At a Glance
- Tasks: Develop and evaluate generative models through manual and automatic assessments.
- Company: Leading recruitment agency in Greater London with a focus on innovation.
- Benefits: Competitive salary, flexible working hours, and opportunities for skill development.
- Why this job: Join a dynamic team and shape the future of AI technology.
- Qualifications: Associate's degree in STEM and basic knowledge of Python, Unix, and SQL required.
- Other info: Collaborative environment with strong emphasis on communication and problem-solving.
The predicted salary is between 36000 - 60000 Β£ per year.
A leading recruitment agency is looking for additional data analysts in Greater London, focused on developing manual and automatic evaluations for generative models.
Responsibilities include:
- Prototyping evaluation protocols
- Conducting in-house ratings
- Collaborating with engineers to identify model gaps
Candidates should have an Associate's degree in a STEM field and basic knowledge of Python, Unix, and SQL. Strong communication and problem-solving skills are essential for this role.
AI Evaluation Analyst - Quality Metrics & Data in London employer: Morgan McKinley
Contact Detail:
Morgan McKinley Recruiting Team
StudySmarter Expert Advice π€«
We think this is how you could land AI Evaluation Analyst - Quality Metrics & Data in London
β¨Tip Number 1
Network like a pro! Reach out to folks in the industry, attend meetups, or join online forums. The more connections we make, the better our chances of landing that AI Evaluation Analyst gig.
β¨Tip Number 2
Show off your skills! Create a portfolio showcasing your work with Python, SQL, and any evaluation protocols you've developed. This will help us stand out when chatting with potential employers.
β¨Tip Number 3
Practice makes perfect! Prepare for interviews by simulating common questions related to data analysis and problem-solving. We can even do mock interviews together to boost our confidence.
β¨Tip Number 4
Apply through our website! Itβs super easy and gives us a direct line to the hiring team. Plus, we can tailor our applications to highlight our strengths in quality metrics and data analysis.
We think you need these skills to ace AI Evaluation Analyst - Quality Metrics & Data in London
Some tips for your application π«‘
Tailor Your CV: Make sure your CV highlights your relevant skills and experiences that match the job description. We want to see how your background in STEM and any experience with Python, Unix, or SQL can shine through!
Craft a Compelling Cover Letter: Your cover letter is your chance to tell us why you're the perfect fit for the AI Evaluation Analyst role. Share specific examples of your problem-solving skills and any projects where you've developed evaluation protocols.
Show Off Your Communication Skills: Since strong communication is key for this role, make sure your application reflects that. Use clear and concise language, and donβt hesitate to showcase any collaborative projects youβve worked on with engineers or teams.

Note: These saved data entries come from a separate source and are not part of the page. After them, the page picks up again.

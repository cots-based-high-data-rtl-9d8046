// daq_pkg: constants, register map and configuration types shared by the
// acquisition firmware.
//
// The sizes follow the acquisition board: eight synchronously sampled 12-bit
// channels, each padded to 16 bits so that one time slice of all channels is
// a 128-bit word, a 128 KiB burst buffer read 64 bits at a time, a 48-bit
// frame timer and a 128-bit timer/identifier register. The register map, the
// 32-bit frame identifier and the default trigger periods are this design's
// own choices.
package daq_pkg;

  // ---------------------------------------------------------------- sizes
  localparam int unsigned NUM_CH      = 8;    // acquisition channels
  localparam int unsigned SAMPLE_W    = 12;   // ADC resolution
  localparam int unsigned PAD_W       = 16;   // padded sample width
  localparam int unsigned LANES_PER_CH = 2;   // serial LVDS lanes per channel
  localparam int unsigned SAMPLE_BUS_W = NUM_CH * SAMPLE_W;  // 96
  localparam int unsigned WR_W        = NUM_CH * PAD_W;      // 128
  localparam int unsigned RD_W        = 64;
  localparam int unsigned FIFO_BYTES  = 128 * 1024;
  localparam int unsigned TS_W        = 48;   // frame timer width
  localparam int unsigned FID_W       = 32;   // frame identifier width
  localparam int unsigned FRAME_TS_N  = 4;    // frames per burst with their own timestamp
                                              // (registers FRAME_TS01/23 hold exactly four)
  localparam int unsigned REG_W       = 128;  // control register width
  localparam int unsigned REG_AW      = 4;    // register index width
  localparam int unsigned EXT_IO      = 2;    // general-purpose lines (Ext. in/out I, II)
  localparam int unsigned SPI_CS      = 5;    // 4 ADC boards + acquisition PLL

  // ------------------------------------------------------- register map
  typedef enum logic [REG_AW-1:0] {
    REG_CTRL        = 4'd0,   // rw  control bits
    REG_FRAME_SIZE  = 4'd1,   // rw  samples per frame
    REG_FRAMES      = 4'd2,   // rw  frames per burst
    REG_TRIG_FRAME  = 4'd3,   // rw  internal trigger: ticks between frame triggers
    REG_TRIG_BURST  = 4'd4,   // rw  internal trigger: ticks between bursts
    REG_DMA_OFFSET  = 4'd5,   // rw  DMA start, ticks after the burst trigger
    REG_SPI_CMD     = 4'd6,   // rw  serial word; a write starts a transfer
    REG_STATUS      = 4'd7,   // ro  status flags and counters
    REG_TIMERS      = 4'd8,   // ro  {frame id, second timestamp, burst timestamp}
    REG_SPI_RDATA   = 4'd9,   // ro  word shifted in during the last transfer
    REG_SCRATCH     = 4'd10,  // rw  free register for bus tests
    REG_EXT_IO      = 4'd11,  // rw  general-purpose lines to the interface board
    REG_FRAME_TS01  = 4'd12,  // ro  trigger timestamps of frames 0 and 1 of the burst
    REG_FRAME_TS23  = 4'd13   // ro  trigger timestamps of frames 2 and 3 of the burst
  } reg_addr_e;

  // Which event the second timestamp register records.
  typedef enum logic [1:0] {
    TS2_DMA_START = 2'd0,
    TS2_ACQ_STOP  = 2'd1,
    TS2_DMA_STOP  = 2'd2
  } ts2_sel_e;

  // Configuration distributed by the main control logic. All fields except
  // acq_enable are meant to be changed only while acquisition is disabled.
  typedef struct packed {
    logic            acq_enable;      // CTRL[0]
    logic            trig_internal;   // CTRL[1]  1: internal trigger generator
    ts2_sel_e        ts2_sel;         // CTRL[5:4]
    logic [15:0]     frame_size;      // samples per frame
    logic [7:0]      frames_per_burst;
    logic [31:0]     trig_frame_period;
    logic [31:0]     trig_burst_period;
    logic [31:0]     dma_offset;
  } daq_cfg_t;

  // Serial programming command held in REG_SPI_CMD.
  typedef struct packed {
    logic [2:0]      cs_sel;   // [42:40] device: 0..3 ADC boards, 4 PLL
    logic [2:0]      rsvd;     // [39:37] unused
    logic [4:0]      len_m1;   // [36:32] word length minus one
    logic [31:0]     data;     // [31:0]  word, sent MSB first
  } spi_cmd_t;

  // Reset values of the configuration: 2048-sample frames, 4 frames per
  // burst, internal triggers every 35 us inside a 1 ms burst period on the
  // 200 MHz timer.
  localparam logic [15:0] DEF_FRAME_SIZE  = 16'd2048;
  localparam logic [7:0]  DEF_FRAMES      = 8'd4;
  localparam logic [31:0] DEF_TRIG_FRAME  = 32'd7000;
  localparam logic [31:0] DEF_TRIG_BURST  = 32'd200000;
  localparam logic [31:0] DEF_DMA_OFFSET  = 32'd0;

endpackage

Apply Through Our Website: We encourage you to apply directly through our website! Itβs the best way for us to receive your application and ensures youβre considered for the role. Plus, itβs super easy to do!
How to prepare for a job interview at Morgan McKinley
β¨Know Your Tech
Brush up on your Python, Unix, and SQL skills before the interview. Be ready to discuss how you've used these tools in past projects or coursework. This will show that youβre not just familiar with the basics but can apply them effectively.
β¨Understand Evaluation Protocols
Familiarise yourself with both manual and automatic evaluation methods for generative models. Be prepared to talk about any relevant experience you have prototyping evaluation protocols or conducting ratings, as this will demonstrate your hands-on knowledge.
β¨Communicate Clearly
Strong communication skills are a must for this role. Practice explaining complex concepts in simple terms, as you may need to collaborate with engineers. Think of examples where you successfully communicated technical information to non-technical audiences.
β¨Problem-Solving Mindset
Prepare to showcase your problem-solving skills. Think of specific challenges you've faced in data analysis and how you approached them. This will help illustrate your analytical thinking and ability to identify model gaps, which is crucial for the role.